═══ Source records ═══

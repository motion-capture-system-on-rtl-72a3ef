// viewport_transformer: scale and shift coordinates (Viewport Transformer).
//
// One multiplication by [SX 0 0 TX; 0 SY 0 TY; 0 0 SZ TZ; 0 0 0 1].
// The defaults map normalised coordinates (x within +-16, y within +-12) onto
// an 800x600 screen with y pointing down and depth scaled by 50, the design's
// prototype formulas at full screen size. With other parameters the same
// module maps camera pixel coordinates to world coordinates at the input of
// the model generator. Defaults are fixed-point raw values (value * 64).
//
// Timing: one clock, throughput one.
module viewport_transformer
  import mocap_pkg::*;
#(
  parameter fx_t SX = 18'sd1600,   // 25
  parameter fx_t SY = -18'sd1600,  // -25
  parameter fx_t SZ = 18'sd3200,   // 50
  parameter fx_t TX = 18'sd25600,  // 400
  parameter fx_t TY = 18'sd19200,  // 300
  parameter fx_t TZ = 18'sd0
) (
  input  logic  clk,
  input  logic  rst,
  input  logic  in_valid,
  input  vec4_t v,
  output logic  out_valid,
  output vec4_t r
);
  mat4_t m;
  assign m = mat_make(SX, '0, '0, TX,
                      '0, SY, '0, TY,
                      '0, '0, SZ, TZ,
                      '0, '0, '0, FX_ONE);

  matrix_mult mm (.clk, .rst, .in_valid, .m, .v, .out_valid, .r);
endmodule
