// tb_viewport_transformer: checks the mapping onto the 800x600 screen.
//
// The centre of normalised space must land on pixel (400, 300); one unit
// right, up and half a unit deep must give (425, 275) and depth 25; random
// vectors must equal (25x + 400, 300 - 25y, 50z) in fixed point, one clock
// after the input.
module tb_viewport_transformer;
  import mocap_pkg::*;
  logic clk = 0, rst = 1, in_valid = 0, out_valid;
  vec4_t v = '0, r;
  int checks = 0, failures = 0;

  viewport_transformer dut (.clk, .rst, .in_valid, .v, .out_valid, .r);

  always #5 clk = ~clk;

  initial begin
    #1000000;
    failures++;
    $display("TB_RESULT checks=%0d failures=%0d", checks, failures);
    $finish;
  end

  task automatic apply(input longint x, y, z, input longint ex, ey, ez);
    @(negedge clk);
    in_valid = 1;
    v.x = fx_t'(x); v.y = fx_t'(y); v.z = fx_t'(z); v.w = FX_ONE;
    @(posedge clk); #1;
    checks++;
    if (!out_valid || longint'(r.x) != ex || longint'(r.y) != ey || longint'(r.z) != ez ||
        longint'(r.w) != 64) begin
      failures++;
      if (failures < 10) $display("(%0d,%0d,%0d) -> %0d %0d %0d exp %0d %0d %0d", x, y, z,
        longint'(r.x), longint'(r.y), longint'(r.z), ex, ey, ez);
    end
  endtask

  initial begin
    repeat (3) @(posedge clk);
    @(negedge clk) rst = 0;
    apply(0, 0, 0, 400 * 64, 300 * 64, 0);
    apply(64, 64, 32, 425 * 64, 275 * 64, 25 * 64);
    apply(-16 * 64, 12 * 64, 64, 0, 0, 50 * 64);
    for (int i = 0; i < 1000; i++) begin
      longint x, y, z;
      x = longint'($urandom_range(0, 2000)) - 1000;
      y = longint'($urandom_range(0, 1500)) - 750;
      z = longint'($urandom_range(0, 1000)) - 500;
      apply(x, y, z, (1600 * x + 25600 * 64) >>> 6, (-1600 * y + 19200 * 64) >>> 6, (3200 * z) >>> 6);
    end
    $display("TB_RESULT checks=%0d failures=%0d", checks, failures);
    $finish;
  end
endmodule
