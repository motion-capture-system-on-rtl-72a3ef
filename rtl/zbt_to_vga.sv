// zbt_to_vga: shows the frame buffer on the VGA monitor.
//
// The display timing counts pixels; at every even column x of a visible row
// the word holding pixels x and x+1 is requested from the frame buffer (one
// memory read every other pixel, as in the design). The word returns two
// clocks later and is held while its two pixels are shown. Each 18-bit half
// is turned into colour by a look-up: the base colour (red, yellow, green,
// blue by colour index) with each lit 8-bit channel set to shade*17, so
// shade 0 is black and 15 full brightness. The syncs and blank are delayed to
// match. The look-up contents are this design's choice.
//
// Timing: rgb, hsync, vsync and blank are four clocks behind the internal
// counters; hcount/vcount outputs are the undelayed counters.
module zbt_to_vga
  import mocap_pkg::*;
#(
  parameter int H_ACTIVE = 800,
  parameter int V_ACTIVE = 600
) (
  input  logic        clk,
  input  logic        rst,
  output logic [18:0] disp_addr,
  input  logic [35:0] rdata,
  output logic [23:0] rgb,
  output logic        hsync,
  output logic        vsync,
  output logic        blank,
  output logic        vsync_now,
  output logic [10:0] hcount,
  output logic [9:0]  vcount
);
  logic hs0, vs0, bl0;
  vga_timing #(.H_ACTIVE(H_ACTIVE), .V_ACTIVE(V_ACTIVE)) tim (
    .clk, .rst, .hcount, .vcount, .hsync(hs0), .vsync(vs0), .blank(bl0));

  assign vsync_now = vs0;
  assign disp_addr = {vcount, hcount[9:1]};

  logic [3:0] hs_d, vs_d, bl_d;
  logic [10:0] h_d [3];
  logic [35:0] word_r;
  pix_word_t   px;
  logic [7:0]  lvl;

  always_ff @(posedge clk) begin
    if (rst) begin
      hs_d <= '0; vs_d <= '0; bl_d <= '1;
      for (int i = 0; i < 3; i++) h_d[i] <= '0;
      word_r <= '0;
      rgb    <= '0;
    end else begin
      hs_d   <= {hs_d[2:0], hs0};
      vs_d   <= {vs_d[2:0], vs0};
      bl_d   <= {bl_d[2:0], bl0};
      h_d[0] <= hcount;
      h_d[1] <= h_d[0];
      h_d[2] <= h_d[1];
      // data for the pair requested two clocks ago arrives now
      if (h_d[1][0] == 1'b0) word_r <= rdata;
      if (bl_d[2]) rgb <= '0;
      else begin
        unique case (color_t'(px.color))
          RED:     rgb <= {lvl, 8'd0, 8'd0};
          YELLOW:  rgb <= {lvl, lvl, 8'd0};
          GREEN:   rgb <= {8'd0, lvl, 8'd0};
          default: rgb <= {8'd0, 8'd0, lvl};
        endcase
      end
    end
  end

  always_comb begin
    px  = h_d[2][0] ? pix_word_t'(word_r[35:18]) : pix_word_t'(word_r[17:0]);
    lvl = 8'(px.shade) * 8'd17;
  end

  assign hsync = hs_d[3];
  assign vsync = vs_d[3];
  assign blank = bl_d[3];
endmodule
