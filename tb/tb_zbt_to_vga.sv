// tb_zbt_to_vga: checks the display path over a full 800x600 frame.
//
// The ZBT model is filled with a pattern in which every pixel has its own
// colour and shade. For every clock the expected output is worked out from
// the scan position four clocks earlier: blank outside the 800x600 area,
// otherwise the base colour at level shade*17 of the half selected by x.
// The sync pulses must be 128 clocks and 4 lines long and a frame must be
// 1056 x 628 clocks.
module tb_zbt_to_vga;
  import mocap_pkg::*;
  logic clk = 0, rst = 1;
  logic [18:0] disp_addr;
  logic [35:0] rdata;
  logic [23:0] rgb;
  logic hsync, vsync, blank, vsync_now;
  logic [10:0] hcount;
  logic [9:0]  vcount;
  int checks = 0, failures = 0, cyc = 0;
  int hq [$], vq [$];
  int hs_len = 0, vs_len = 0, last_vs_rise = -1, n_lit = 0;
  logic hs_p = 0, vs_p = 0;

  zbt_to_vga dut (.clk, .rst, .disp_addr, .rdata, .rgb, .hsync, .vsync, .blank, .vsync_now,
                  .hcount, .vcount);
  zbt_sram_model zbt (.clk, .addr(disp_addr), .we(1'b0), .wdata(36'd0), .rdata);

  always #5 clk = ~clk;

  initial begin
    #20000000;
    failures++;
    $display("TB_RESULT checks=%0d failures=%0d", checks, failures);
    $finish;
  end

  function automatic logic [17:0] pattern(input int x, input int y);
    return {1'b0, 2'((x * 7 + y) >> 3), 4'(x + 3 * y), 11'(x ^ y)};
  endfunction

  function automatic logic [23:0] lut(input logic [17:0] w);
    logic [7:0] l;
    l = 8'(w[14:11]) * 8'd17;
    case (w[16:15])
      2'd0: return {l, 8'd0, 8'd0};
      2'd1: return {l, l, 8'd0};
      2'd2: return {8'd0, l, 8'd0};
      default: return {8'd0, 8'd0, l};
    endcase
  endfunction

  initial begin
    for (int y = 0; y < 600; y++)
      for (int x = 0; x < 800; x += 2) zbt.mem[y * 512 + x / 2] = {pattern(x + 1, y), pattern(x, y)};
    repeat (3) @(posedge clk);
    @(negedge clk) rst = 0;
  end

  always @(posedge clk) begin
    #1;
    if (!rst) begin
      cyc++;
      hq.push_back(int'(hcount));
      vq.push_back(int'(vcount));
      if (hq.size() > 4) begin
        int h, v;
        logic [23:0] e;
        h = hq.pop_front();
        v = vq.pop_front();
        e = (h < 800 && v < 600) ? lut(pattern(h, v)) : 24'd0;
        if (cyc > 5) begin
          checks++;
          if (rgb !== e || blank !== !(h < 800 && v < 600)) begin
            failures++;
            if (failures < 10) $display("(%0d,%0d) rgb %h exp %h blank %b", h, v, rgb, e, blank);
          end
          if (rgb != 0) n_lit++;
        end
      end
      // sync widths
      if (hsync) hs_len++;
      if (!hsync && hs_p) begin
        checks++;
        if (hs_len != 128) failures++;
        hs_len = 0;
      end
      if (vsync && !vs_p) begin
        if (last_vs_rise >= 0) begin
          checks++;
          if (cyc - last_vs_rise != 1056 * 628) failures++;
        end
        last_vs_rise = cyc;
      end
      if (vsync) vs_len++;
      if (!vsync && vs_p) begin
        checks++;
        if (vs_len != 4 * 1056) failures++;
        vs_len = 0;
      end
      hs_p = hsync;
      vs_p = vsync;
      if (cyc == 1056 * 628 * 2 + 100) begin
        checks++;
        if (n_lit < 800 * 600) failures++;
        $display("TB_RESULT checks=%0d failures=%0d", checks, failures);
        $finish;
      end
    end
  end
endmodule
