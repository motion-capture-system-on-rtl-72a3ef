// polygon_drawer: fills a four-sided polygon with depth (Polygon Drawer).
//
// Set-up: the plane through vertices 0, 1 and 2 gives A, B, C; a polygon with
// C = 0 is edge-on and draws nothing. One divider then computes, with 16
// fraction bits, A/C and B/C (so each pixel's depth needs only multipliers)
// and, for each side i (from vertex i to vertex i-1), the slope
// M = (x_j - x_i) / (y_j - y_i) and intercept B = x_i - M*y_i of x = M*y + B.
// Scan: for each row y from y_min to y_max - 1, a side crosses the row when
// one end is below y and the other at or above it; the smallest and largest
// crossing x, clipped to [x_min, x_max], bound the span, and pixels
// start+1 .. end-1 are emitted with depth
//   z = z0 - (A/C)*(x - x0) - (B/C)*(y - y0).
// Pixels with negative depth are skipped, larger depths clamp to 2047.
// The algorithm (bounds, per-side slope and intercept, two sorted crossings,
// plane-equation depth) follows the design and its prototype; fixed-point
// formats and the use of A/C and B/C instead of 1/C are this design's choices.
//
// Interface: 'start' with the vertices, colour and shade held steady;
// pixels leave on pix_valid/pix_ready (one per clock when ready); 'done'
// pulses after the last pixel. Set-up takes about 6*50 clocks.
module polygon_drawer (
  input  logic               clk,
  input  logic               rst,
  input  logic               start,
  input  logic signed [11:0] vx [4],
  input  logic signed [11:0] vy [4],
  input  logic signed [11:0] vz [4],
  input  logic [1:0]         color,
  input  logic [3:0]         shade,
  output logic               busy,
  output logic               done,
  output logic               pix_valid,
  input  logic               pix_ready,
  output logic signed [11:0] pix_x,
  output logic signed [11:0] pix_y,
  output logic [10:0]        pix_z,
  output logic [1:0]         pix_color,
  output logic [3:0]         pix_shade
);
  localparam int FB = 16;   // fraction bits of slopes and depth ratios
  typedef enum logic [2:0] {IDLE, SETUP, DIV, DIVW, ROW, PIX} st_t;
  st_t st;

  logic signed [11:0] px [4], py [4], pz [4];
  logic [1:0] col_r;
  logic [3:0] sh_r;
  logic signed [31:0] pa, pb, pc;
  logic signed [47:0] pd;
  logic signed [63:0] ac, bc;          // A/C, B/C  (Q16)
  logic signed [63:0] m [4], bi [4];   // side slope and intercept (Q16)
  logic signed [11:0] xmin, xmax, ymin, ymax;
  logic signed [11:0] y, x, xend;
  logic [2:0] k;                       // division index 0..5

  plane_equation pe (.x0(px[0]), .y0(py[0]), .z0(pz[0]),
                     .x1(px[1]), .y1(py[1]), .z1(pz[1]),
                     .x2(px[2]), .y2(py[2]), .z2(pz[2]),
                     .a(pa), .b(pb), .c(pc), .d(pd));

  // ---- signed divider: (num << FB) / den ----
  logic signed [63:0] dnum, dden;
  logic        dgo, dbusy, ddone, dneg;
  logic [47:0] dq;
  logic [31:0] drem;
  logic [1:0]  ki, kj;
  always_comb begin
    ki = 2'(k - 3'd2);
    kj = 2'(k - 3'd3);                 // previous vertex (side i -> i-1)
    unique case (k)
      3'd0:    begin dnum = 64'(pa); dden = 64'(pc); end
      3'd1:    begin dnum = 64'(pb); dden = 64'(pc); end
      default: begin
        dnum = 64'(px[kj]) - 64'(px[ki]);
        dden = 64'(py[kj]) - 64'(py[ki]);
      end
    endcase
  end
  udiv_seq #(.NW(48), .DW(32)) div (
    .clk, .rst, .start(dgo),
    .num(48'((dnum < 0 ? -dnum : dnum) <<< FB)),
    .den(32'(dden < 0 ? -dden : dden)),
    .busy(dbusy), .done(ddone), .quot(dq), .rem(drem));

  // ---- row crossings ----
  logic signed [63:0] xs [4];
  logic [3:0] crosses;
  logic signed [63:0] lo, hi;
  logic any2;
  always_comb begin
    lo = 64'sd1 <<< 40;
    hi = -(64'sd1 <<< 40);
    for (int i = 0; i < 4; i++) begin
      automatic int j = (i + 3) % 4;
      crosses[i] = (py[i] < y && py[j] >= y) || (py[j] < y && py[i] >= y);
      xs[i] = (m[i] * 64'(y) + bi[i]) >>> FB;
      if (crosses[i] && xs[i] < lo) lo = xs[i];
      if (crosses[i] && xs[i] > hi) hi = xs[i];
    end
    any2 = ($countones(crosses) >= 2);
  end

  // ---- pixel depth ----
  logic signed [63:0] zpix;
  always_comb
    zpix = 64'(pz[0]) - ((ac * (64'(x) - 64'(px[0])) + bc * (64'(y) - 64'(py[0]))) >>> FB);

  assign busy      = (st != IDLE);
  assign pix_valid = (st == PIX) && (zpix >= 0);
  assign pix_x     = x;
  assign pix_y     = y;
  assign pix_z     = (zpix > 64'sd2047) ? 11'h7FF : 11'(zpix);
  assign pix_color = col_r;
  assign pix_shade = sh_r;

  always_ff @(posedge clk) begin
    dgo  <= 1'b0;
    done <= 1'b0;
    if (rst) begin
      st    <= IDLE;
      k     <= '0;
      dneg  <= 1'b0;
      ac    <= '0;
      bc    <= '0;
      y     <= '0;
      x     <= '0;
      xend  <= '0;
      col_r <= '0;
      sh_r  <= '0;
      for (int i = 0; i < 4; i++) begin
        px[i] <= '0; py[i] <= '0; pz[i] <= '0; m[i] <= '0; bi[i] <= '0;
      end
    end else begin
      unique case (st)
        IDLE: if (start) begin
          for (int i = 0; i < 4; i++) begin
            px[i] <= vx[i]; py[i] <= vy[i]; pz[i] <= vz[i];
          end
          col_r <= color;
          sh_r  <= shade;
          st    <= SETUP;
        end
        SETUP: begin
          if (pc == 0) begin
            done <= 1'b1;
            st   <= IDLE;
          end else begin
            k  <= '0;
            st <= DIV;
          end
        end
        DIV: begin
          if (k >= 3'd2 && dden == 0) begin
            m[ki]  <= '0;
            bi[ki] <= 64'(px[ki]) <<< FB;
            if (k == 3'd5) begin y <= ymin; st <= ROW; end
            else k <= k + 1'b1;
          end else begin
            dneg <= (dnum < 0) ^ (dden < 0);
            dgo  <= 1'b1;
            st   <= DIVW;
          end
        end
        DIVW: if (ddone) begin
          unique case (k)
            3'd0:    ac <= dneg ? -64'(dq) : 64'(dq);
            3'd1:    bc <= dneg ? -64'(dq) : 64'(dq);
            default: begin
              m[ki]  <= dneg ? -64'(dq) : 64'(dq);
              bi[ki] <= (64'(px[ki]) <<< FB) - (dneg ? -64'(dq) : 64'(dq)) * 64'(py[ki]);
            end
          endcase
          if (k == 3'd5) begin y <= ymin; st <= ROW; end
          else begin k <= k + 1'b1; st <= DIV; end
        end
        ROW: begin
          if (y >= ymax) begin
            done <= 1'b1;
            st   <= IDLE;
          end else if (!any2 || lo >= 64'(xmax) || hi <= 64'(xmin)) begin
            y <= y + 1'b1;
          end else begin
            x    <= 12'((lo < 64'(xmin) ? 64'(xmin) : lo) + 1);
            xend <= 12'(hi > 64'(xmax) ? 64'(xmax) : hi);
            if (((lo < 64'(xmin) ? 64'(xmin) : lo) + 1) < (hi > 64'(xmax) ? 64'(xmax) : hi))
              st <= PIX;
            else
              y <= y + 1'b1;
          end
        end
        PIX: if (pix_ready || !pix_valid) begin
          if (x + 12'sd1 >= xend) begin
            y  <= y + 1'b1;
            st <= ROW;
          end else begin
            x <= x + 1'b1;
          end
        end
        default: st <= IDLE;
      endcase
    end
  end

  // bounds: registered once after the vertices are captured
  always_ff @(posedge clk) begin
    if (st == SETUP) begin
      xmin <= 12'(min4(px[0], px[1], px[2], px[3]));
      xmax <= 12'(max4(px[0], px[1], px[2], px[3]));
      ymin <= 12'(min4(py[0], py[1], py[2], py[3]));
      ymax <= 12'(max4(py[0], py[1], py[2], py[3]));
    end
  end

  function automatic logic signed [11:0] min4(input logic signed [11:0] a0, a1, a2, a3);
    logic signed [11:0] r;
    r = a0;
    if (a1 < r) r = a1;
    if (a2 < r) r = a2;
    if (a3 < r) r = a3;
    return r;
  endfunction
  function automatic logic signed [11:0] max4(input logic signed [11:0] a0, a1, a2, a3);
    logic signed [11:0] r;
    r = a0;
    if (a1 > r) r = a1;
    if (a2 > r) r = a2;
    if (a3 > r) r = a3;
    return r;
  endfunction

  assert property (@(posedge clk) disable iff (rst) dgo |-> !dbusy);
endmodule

═══

Both the first line of the data above and the line with "300); one unit" must be included; please return exactly those lines and the ones between them.

Output for this task ::
repository motion-capture-system-on-rtl-72a3ef
// viewport_transformer: scale and shift coordinates (Viewport Transformer).
//
// One multiplication by [SX 0 0 TX; 0 SY 0 TY; 0 0 SZ TZ; 0 0 0 1].
// The defaults map normalised coordinates (x within +-16, y within +-12) onto
// an 800x600 screen with y pointing down and depth scaled by 50, the design's
// prototype formulas at full screen size. With other parameters the same
// module maps camera pixel coordinates to world coordinates at the input of
// the model generator. Defaults are fixed-point raw values (value * 64).
//
// Timing: one clock, throughput one.
module viewport_transformer
  import mocap_pkg::*;
#(
  parameter fx_t SX = 18'sd1600,   // 25
  parameter fx_t SY = -18'sd1600,  // -25
  parameter fx_t SZ = 18'sd3200,   // 50
  parameter fx_t TX = 18'sd25600,  // 400
  parameter fx_t TY = 18'sd19200,  // 300
  parameter fx_t TZ = 18'sd0
) (
  input  logic  clk,
  input  logic  rst,
  input  logic  in_valid,
  input  vec4_t v,
  output logic  out_valid,
  output vec4_t r
);
  mat4_t m;
  assign m = mat_make(SX, '0, '0, TX,
                      '0, SY, '0, TY,
                      '0, '0, SZ, TZ,
                      '0, '0, '0, FX_ONE);

  matrix_mult mm (.clk, .rst, .in_valid, .m, .v, .out_valid, .r);
endmodule
// tb_viewport_transformer: checks the mapping onto the 800x600 screen.
//
// The centre of normalised space must land on pixel (400, 300); one unit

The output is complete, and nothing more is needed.